KARACHI: The rate of increase in quarterly profits recorded by major companies listed on the Pakistan Stock Exchange (PSX) has slowed to three-quarters of the five-year average.
Profits of representative companies in the business sector rose 4% year-on-year in July-September to reach 262 billion rupees, according to data compiled by Topline Securities. The net income expansion in the latest quarter is “significantly lower” than the five- and 10-year annualized growth rates of 16% and 11%, respectively.
Talk to Dawnthe associate director of brokerage research, Umair Naseer, said the slowdown in profitability growth in July-September was due to two main reasons: higher taxation mainly in the form of a super tax and the slowdown overall economy.
“The economic downturn is increasingly visible. Interest rates have skyrocketed. High inflation alters buying behavior which compresses demand,” he said while noting that pre-tax income rose 19% year-on-year to Rs 444 billion in July-September.
Major contributors to the overall 4% increase in profitability include the oil and gas exploration sector.
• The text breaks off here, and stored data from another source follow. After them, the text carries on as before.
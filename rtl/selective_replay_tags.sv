// selective_replay_tags: recovery tags for selective-replay predicate recovery.
//
// With selective replay every instruction, predicted qualified true or false,
// enters the issue queue, and a replay must be able to reach the right value
// without going through the renamer again. Besides the normal (predicted)
// data-flow tag of each source operand, an instruction therefore carries:
//   - a recovery tag per source: the nearest earlier definition of that register
//     whatever its qualifying predicate, and
//   - a destination recovery tag: the previous definition of its destination
//     register, also whatever its predicate. A replayed instruction that turns
//     out qualified false passes that value through like a move, so the
//     definitions of a register form a serial chain along which the right value
//     always reaches every use.
// This block keeps the "conservative" map that produces these tags: every
// register-writing instruction updates it at rename, independent of its
// predicate. Reads are combinational on the instruction being renamed; the
// update happens at the edge when ren_en is high. A commit clears mappings to the
// committing slot (clr_*), after which the architectural file holds the value.
// The full map is brought out so that it can be copied into the predicted map
// after a misprediction (the recovery data-flow is then the right one).
module selective_replay_tags
  import pp_pkg::*;
(
  input  logic             clk,
  input  logic             rst_n,
  input  logic             ren_en,
  input  logic [TAG_W-1:0] ren_tag,
  input  logic [GR_W-1:0]  src_idx [2],
  input  logic             dst_we,
  input  logic [GR_W-1:0]  dst,
  output src_tag_t         src_rec [2],
  output src_tag_t         dst_rec,
  input  logic             clr_en,
  input  logic [TAG_W-1:0] clr_tag,
  output logic [N_GR-1:0]  map_valid,
  output logic [TAG_W-1:0] map_tag [N_GR]
);
  for (genvar k = 0; k < 2; k++) begin : g_src
    assign src_rec[k].inflight = map_valid[src_idx[k]];
    assign src_rec[k].tag      = map_tag[src_idx[k]];
  end
  assign dst_rec.inflight = map_valid[dst];
  assign dst_rec.tag      = map_tag[dst];

  always_ff @(posedge clk or negedge rst_n) begin
    if (!rst_n) begin
      map_valid <= '0;
      for (int i = 0; i < N_GR; i++) map_tag[i] <= '0;
    end else begin
      for (int i = 0; i < N_GR; i++)
        if (clr_en && map_tag[i] == clr_tag) map_valid[i] <= 1'b0;
      if (ren_en && dst_we) begin
        map_valid[dst] <= 1'b1;
        map_tag[dst]   <= ren_tag;
      end
    end
  end

endmodule
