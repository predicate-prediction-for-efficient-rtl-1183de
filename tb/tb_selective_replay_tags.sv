// tb_selective_replay_tags: checks the recovery tags on the five-instruction
// example of multiple definitions of one register
//     mov r33 = 1; (p6) add r33 = 1, r33; (p7) sub r33 = 2, r33;
//     (p8) shl r33 = r33, 3; st [] = r33
// where every definition, whatever its predicate, must link to the previous one
// (add <- mov, sub <- add, shl <- sub, st <- shl), each destination recovery tag
// naming the previous definition. Then a random stream is checked against a
// model of "last writer of each register", with commits clearing mappings.
module tb_selective_replay_tags;
  import pp_pkg::*;
  logic clk = 0, rst_n = 0;
  always #5 clk = ~clk;
  logic ren_en, dst_we, clr_en;
  logic [TAG_W-1:0] ren_tag, clr_tag;
  logic [GR_W-1:0] src_idx [2], dst;
  src_tag_t src_rec [2], dst_rec;
  logic [N_GR-1:0] map_valid;
  logic [TAG_W-1:0] map_tag [N_GR];
  selective_replay_tags dut (.*);

  int checks = 0, failures = 0;
  task automatic chk(input bit ok, input string what);
    checks++;
    if (!ok) begin failures++; $display("FAIL %s", what); end
  endtask

  // rename one instruction; returns the tags seen before the edge
  task automatic ren(input int tag, input int s0, input int s1, input bit we, input int d,
                     output src_tag_t r0, output src_tag_t r1, output src_tag_t rd);
    ren_en = 1; ren_tag = 8'(tag); src_idx[0] = 7'(s0); src_idx[1] = 7'(s1); dst_we = we; dst = 7'(d);
    #1; r0 = src_rec[0]; r1 = src_rec[1]; rd = dst_rec;
    @(negedge clk);
    ren_en = 0;
  endtask

  int mv [N_GR];
  initial begin
    src_tag_t a, b, c;
    ren_en = 0; dst_we = 0; clr_en = 0; ren_tag = 0; clr_tag = 0; dst = 0;
    src_idx[0] = 0; src_idx[1] = 0;
    repeat (2) @(negedge clk);
    rst_n = 1;
    ren(1, 0, 0, 1, 33, a, b, c);                   // mov r33 = 1
    chk(!c.inflight, "mov: no older definition");
    ren(2, 33, 0, 1, 33, a, b, c);                  // (p6) add
    chk(a.inflight && a.tag == 1 && c.inflight && c.tag == 1, "add links to mov");
    ren(3, 33, 0, 1, 33, a, b, c);                  // (p7) sub
    chk(a.inflight && a.tag == 2 && c.tag == 2, "sub links to add");
    ren(4, 33, 0, 1, 33, a, b, c);                  // (p8) shl
    chk(a.inflight && a.tag == 3 && c.tag == 3, "shl links to sub");
    ren(5, 33, 0, 0, 0, a, b, c);                   // st
    chk(a.inflight && a.tag == 4, "st links to shl");
    // commit of slot 4 (the last writer of r33) clears the mapping
    clr_en = 1; clr_tag = 4; @(negedge clk); clr_en = 0;
    src_idx[0] = 33; #1 chk(!src_rec[0].inflight, "committed writer leaves the map");
    // random stream
    for (int i = 0; i < N_GR; i++) mv[i] = -1;
    mv[33] = -1;
    for (int i = 0; i < N_GR; i++) if (i != 33 && map_valid[i]) mv[i] = map_tag[i];
    for (int it = 0; it < 2000; it++) begin
      int s0, s1, d, t;
      bit we, ce;
      s0 = $urandom_range(0, 7); s1 = $urandom_range(0, 7); d = $urandom_range(0, 7);
      we = ($urandom_range(0, 3) != 0); t = $urandom_range(0, 255);
      ce = ($urandom_range(0, 3) == 0);
      clr_en = ce; clr_tag = 8'($urandom_range(0, 255));
      ren(t, s0, s1, we, d, a, b, c);
      clr_en = 0;
      chk((mv[s0] < 0) ? !a.inflight : (a.inflight && a.tag == 8'(mv[s0])), "random src0");
      chk((mv[s1] < 0) ? !b.inflight : (b.inflight && b.tag == 8'(mv[s1])), "random src1");
      chk((mv[d] < 0) ? !c.inflight : (c.inflight && c.tag == 8'(mv[d])), "random dst");
      for (int r = 0; r < 8; r++) if (mv[r] >= 0 && ce && 8'(mv[r]) == clr_tag) mv[r] = -1;
      if (we) mv[d] = t;
    end
    $display("TB_RESULT checks=%0d failures=%0d", checks, failures);
    $finish;
  end
  initial begin
    #1000000;
    failures++;
    $display("TB_RESULT checks=%0d failures=%0d", checks, failures);
    $finish;
  end
endmodule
Its profits increased by 55% in the quarter under review to reach 101 billion rupees. Banks’ profits rose 22% to 80.5 billion rupees while those of technology companies rose 257% to 11.8 billion rupees.
Other notable contributors to the listed segment’s profitability are cement (27pc), refining (235pc) and chemicals (23pc) even though their share in rupees was not that large in total profits.
Sectors that have tarnished the listed segment’s overall profitability include power generation and distribution. Its constituents reported a loss of 9.8 billion rupees in July-September against a combined profit of 9.6 billion rupees a year ago.
Oil marketing companies’ net income was down 94% on an annual basis due to inventory and foreign exchange losses. The decline in fertilizer company profits was 45% due to lower urea and DAP levies coupled with lower gross margins, the data showed. Profits in the auto sector slumped almost 100% year-on-year – from 8.9 billion rupees to 35 million rupees – due to lower car sales and lower gross margins.
Overall profit growth in July-September reached 21% compared to the previous April-June quarter. However, pretax profits fell 18% on a sequential basis due to a slowing economy, higher interest rates and nationwide flooding, he said.
The brokerage offered its analysis based on earnings reports from 90 of the 100 companies that make up the KSE-100 index. These companies represent 98% of the market capitalization of the index and therefore the remaining companies will not have any significant impact on the trend of profitability growth, he said.